• _EXERCISE DETAILS_: Could you retype every line of the data underneath without altering anything?

• _Stored data_:
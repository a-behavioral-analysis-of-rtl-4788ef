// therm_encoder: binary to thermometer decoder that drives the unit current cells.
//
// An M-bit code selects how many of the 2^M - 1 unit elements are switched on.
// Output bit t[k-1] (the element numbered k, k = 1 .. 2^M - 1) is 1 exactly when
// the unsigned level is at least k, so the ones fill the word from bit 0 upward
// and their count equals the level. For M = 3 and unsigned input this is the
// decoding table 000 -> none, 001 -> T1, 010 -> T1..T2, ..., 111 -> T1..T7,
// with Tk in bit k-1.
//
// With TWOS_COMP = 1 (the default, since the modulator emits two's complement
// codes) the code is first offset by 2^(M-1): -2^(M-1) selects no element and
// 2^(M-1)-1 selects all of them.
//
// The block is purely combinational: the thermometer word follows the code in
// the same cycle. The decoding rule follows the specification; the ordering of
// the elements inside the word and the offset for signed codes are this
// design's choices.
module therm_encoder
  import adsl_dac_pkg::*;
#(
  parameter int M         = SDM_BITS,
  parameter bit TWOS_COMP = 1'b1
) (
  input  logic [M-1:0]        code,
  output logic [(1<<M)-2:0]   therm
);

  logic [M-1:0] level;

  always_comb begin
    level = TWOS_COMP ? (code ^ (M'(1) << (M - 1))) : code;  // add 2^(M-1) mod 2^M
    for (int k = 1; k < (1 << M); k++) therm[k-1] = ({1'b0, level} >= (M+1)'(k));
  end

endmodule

• _SOLUTION FOR THIS EXERCISE_:
repository a-behavioral-analysis-of-rtl-4788ef
// therm_encoder: binary to thermometer decoder that drives the unit current cells.
//
// An M-bit code selects how many of the 2^M - 1 unit elements are switched on.
// Output bit t[k-1] (the element numbered k, k = 1 .. 2^M - 1) is 1 exactly when
// the unsigned level is at least k, so the ones fill the word from bit 0 upward
// and their count equals the level. For M = 3 and unsigned input this is the
// decoding table 000 -> none, 001 -> T1, 010 -> T1..T2, ..., 111 -> T1..T7,
// with Tk in bit k-1.
//
// With TWOS_COMP = 1 (the default, since the modulator emits two's complement
// codes) the code is first offset by 2^(M-1): -2^(M-1) selects no element and
// 2^(M-1)-1 selects all of them.
//
// The block is purely combinational: the thermometer word follows the code in
// the same cycle. The decoding rule follows the specification; the ordering of
// the elements inside the word and the offset for signed codes are this
// design's choices.
module therm_encoder
  import adsl_dac_pkg::*;
#(
  parameter int M         = SDM_BITS,
  parameter bit TWOS_COMP = 1'b1
) (
  input  logic [M-1:0]        code,
  output logic [(1<<M)-2:0]   therm
);

  logic [M-1:0] level;

  always_comb begin
    level = TWOS_COMP ? (code ^ (M'(1) << (M - 1))) : code;  // add 2^(M-1) mod 2^M
    for (int k = 1; k < (1 << M); k++) therm[k-1] = ({1'b0, level} >= (M+1)'(k));
  end

endmodule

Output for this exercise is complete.